On 3 June 2025, the Legislative Assembly of the NSW Parliament passed the Workers Compensation Legislation Amendment Bill 2025.
It was introduced to the Legislative Council the following day, where it has stayed.
The real story is how the government obtained the numbers to pass this Bill through the Legislative Assembly. It was a trade-off made between two different policy issues.
NSW Government liabilities and native forestry.
Firstly the major beneficiary of this Bill is not business, large or small. It is the NSW State Government.
The State Government is facing an avalanche of increased psychological injuries (mental health injuries). This Bill is designed to appear business-friendly. Not true.

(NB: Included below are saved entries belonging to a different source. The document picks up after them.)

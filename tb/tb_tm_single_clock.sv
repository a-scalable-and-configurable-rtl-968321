// Testbench of the TM Security Module in its single-clock configuration:
// three cascaded AES stages (5 clocks per block), the 4-cycle KOA-2 GHASH
// multiplier and no decryption logic, with the TM side and the security
// side driven by the same clock. The stimulus and checks are those of the
// multi-clock end-to-end test: a published GCM case (20-byte header, 60 data
// bytes, known ciphertext and tag) and four frames with a 6-byte header and
// 37 data bytes under a random key, with random input gaps and output
// back-pressure, every output byte compared with an independent AES-GCM
// reference model and each mechanism required to occur at least once.
`timescale 1ns/100ps
module tb_tm_single_clock;
  import tb_gcm_ref_pkg::*;

  logic clk_tm = 1'b0, rst_tm_n = 1'b0, rst_sec_n = 1'b0;
  always #4.0 clk_tm = ~clk_tm;
  wire clk_sec = clk_tm;

  logic        data_in_valid, data_in_ready, data_out_valid, data_out_ready, data_out_last;
  logic [31:0] data_in, data_out, status_frames, cfg_wdata;
  logic [3:0]  data_out_keep, cfg_addr;
  logic        cfg_we, status_enabled;

  tm_security_module #(.N(3)) u_dut (
    .clk_tm(clk_tm), .rst_tm_n(rst_tm_n), .clk_sec(clk_sec), .rst_sec_n(rst_sec_n),
    .data_in_valid(data_in_valid), .data_in_ready(data_in_ready), .data_in(data_in),
    .data_out_valid(data_out_valid), .data_out_ready(data_out_ready), .data_out(data_out),
    .data_out_keep(data_out_keep), .data_out_last(data_out_last),
    .cfg_we(cfg_we), .cfg_addr(cfg_addr), .cfg_wdata(cfg_wdata),
    .status_frames(status_frames), .status_enabled(status_enabled)
  );

  int checks = 0, failures = 0;
  int n_stall = 0, n_split = 0, n_partial = 0, n_iv_adv = 0, n_status = 0, n_aes_stall = 0;

  // mechanisms observed inside the module
  always @(posedge clk_sec) begin
    if (u_dut.u_in.take && u_dut.u_in.p_flush && !u_dut.u_in.f_ready) n_split++;
    if (u_dut.blk_valid && u_dut.blk_ready && u_dut.blk_nbytes != 5'd16) n_partial++;
    if (u_dut.gcm_start && u_dut.iv_q != u_dut.iv_init) n_iv_adv++;
    if (u_dut.u_gcm.u_gctr.out_valid && !u_dut.u_gcm.u_gctr.out_ready) n_aes_stall++;
  end
  bit rnd = 0;

  task automatic check(input bit ok, input string what);
    checks++;
    if (!ok) begin
      failures++;
      $display("FAIL: %s", what);
    end
  endtask

  task automatic cfg(input logic [3:0] a, input logic [31:0] d);
    @(negedge clk_tm);
    cfg_we = 1'b1; cfg_addr = a; cfg_wdata = d;
    @(negedge clk_tm);
    cfg_we = 1'b0;
  endtask

  task automatic configure(input logic [255:0] k, input logic [95:0] iv, input logic [15:0] spi,
                           input int hb, input int db);
    cfg(0, 0);
    repeat (4) @(negedge clk_tm);
    cfg(1, 32'(spi));
    for (int i = 0; i < 3; i++) cfg(4'(2 + i), iv[95 - 32*i -: 32]);
    for (int i = 0; i < 8; i++) cfg(4'(5 + i), k[255 - 32*i -: 32]);
    cfg(13, 32'(hb));
    cfg(14, 32'(db));
    cfg(0, 1);
  endtask

  // frames to send and the expected output frames
  bytes_t in_frames[$];
  bytes_t exp_frames[$];

  task automatic send_frames();
    bytes_t f;
    int w;
    while (in_frames.size() != 0) begin
      f = in_frames.pop_front();
      for (int i = 0; i < f.size(); i += 4) begin
        @(negedge clk_tm);
        while (rnd && $urandom_range(0, 3) == 0) begin
          data_in_valid = 1'b0;
          @(negedge clk_tm);
        end
        for (int j = 0; j < 4; j++) data_in[31 - 8*j -: 8] = (i + j < f.size()) ? f[i+j] : 8'h00;
        data_in_valid = 1'b1;
        @(posedge clk_tm);
        while (!data_in_ready) @(posedge clk_tm);
        w++;
      end
      @(negedge clk_tm);
      data_in_valid = 1'b0;
    end
  endtask

  task automatic receive_frames(input int nframes);
    bytes_t got, exp;
    int f;
    f = 0;
    got = {};
    while (f < nframes) begin
      @(negedge clk_tm);
      data_out_ready = rnd ? ($urandom_range(0, 2) != 0) : 1'b1;
      @(posedge clk_tm);
      if (data_out_valid && !data_out_ready) n_stall++;
      if (data_out_valid && data_out_ready) begin
        for (int j = 0; j < 4; j++)
          if (data_out_keep[3 - j]) got.push_back(data_out[31 - 8*j -: 8]);
        if (data_out_last) begin
          exp = exp_frames.pop_front();
          check(got.size() == exp.size(), $sformatf("frame %0d length %0d, expected %0d", f, got.size(), exp.size()));
          for (int i = 0; i < exp.size() && i < got.size(); i++)
            if (got[i] != exp[i]) begin
              check(0, $sformatf("frame %0d byte %0d: %02h, expected %02h", f, i, got[i], exp[i]));
              break;
            end
          checks++;
          got = {};
          f++;
        end
      end
    end
  endtask

  // build input frame and expected output frame
  task automatic make_frame(input logic [255:0] k, input logic [95:0] iv, input logic [15:0] spi,
                            input bytes_t hdr, input bytes_t dat, output logic [127:0] t_out,
                            output bytes_t c_out);
    bytes_t fin, fout, c;
    logic [127:0] t;
    ref_gcm(k, iv, hdr, dat, c, t);
    fin = {hdr, dat};
    fout = hdr;
    fout.push_back(spi[15:8]);
    fout.push_back(spi[7:0]);
    for (int i = 0; i < 12; i++) fout.push_back(iv[95 - 8*i -: 8]);
    fout = {fout, c};
    for (int i = 0; i < 16; i++) fout.push_back(t[127 - 8*i -: 8]);
    in_frames.push_back(fin);
    exp_frames.push_back(fout);
    t_out = t;
    c_out = c;
  endtask

  initial begin
    logic [255:0] k;
    logic [95:0]  iv;
    logic [127:0] t;
    bytes_t hdr, dat, c;
    int frames_before;

    data_in_valid = 0; data_in = '0; data_out_ready = 1; cfg_we = 0; cfg_addr = '0; cfg_wdata = '0;
    repeat (3) @(negedge clk_tm);
    rst_tm_n = 1; rst_sec_n = 1;

    // ---- run 1: published test case
    k  = 256'hfeffe9928665731c6d6a8f9467308308feffe9928665731c6d6a8f9467308308;
    iv = 96'hcafebabefacedbaddecaf888;
    hdr = {}; dat = {};
    for (int i = 0; i < 20; i++) hdr.push_back(byte'(160'hfeedfacedeadbeeffeedfacedeadbeefabaddad2 >> (8 * (19 - i))));
    for (int i = 0; i < 60; i++) dat.push_back(byte'(480'hd9313225f88406e5a55909c5aff5269a86a7a9531534f7da2e4c303d8a318a721c3c0c95956809532fcf0e2449a6b525b16aedf5aa0de657ba637b39 >> (8 * (59 - i))));
    make_frame(k, iv, 16'h1234, hdr, dat, t, c);
    check(t == 128'h76fc6ece0f4e1768cddf8853bb2d551b, "reference model tag on the published case");
    check(c[0] == 8'h52 && c[59] == 8'h62, "reference model ciphertext on the published case");
    configure(k, iv, 16'h1234, 20, 60);
    check(status_enabled, "enabled");
    frames_before = status_frames;
    fork
      send_frames();
      receive_frames(1);
    join
    repeat (10) @(negedge clk_tm);
    check(status_frames == frames_before + 1, "status frame count, run 1");
    if (status_frames == frames_before + 1) n_status++;

    // ---- run 2: short header, odd data length, several frames, random timing
    rnd = 1;
    k  = {$urandom, $urandom, $urandom, $urandom, $urandom, $urandom, $urandom, $urandom};
    iv = {$urandom, $urandom, 32'hfffffffe};
    for (int f = 0; f < 4; f++) begin
      hdr = {}; dat = {};
      for (int i = 0; i < 6; i++) hdr.push_back(byte'($urandom));
      for (int i = 0; i < 37; i++) dat.push_back(byte'($urandom));
      make_frame(k, iv + 96'(f), 16'hbeef, hdr, dat, t, c);
    end
    configure(k, iv, 16'hbeef, 6, 37);
    frames_before = status_frames;
    fork
      send_frames();
      receive_frames(4);
    join
    repeat (10) @(negedge clk_tm);
    check(status_frames == frames_before + 4, "status frame count, run 2");
    if (status_frames == frames_before + 4) n_status++;

    check(n_stall > 0, "output back-pressure occurred");
    check(n_split > 0, "input word split between header and data occurred");
    check(n_partial > 0, "partial final block occurred");
    check(n_iv_adv > 0, "IV advance between frames occurred");
    check(n_status > 0, "status frame count updated");
    check(n_aes_stall > 0, "AES core stall occurred");
    $display("mechanisms: out_stalls=%0d aes_stalls=%0d split_words=%0d partial_blocks=%0d iv_advances=%0d status_updates=%0d",
             n_stall, n_aes_stall, n_split, n_partial, n_iv_adv, n_status);
    $display("TB_RESULT checks=%0d failures=%0d", checks, failures);
    $finish;
  end

  initial begin
    repeat (100000) @(posedge clk_tm);
    failures++;
    $display("FAIL: watchdog");
    $display("TB_RESULT checks=%0d failures=%0d", checks, failures);
    $finish;
  end

endmodule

So look at the amendments to the Bill. The Independents and the Greens successfully amended the Bill.
These issues covered excessive work demands, psychological injuries (mental health injuries), and an exclusion for firefighters.
Clearly, these groups had issues with the Bill concerning psychological injuries. So why did they accept limited amendments, which, from the government’s perspective, still effectively limited future workers’ compensation liability?
The answer is that the Great Koala National Park is the full assessment area of 176,000 hectares.

In June, all indications from the NSW Government were that the ALP 2023 Election promise of a Great Koala National Park and a viable, sustainable native forest industry could be met with less than the maximum land claim from NSW State Forests.
However, the Independents and the Greens supported the Workers Compensation legislation with amendments, providing that the full 176,000 hectares of forest would be transitioned to the new Koala park.
The decision was made, and the Cabinet had to support it.
Between the third reading of the Workers Compensation Bill on 3 June and the announcement of the Park on 7 September, the Premier and the Minister for the Environment visited selected timber mills and businesses, and their employees, on the North Coast, and met with environmental groups, tourism operators, and First Nations groups.
On the 7 September (Fathers Day) a raft of “good” things were announced in conjunction with removing 40% of the timber production in the region to establish the Great Koala National Park.
A 10-week business continuity package for those mills closed with 24 hours’ notice, stand-down payments for contractors working in the assessment area and no real plan for the industry going forward – but there was a fund announced for the development of new, largely tourism businesses. All done to demonstrate the government’s support.
Already, this package of goodies is being exposed as nothing special, and indeed, some aspects are just a string of words on a piece of paper or website. More on this to come.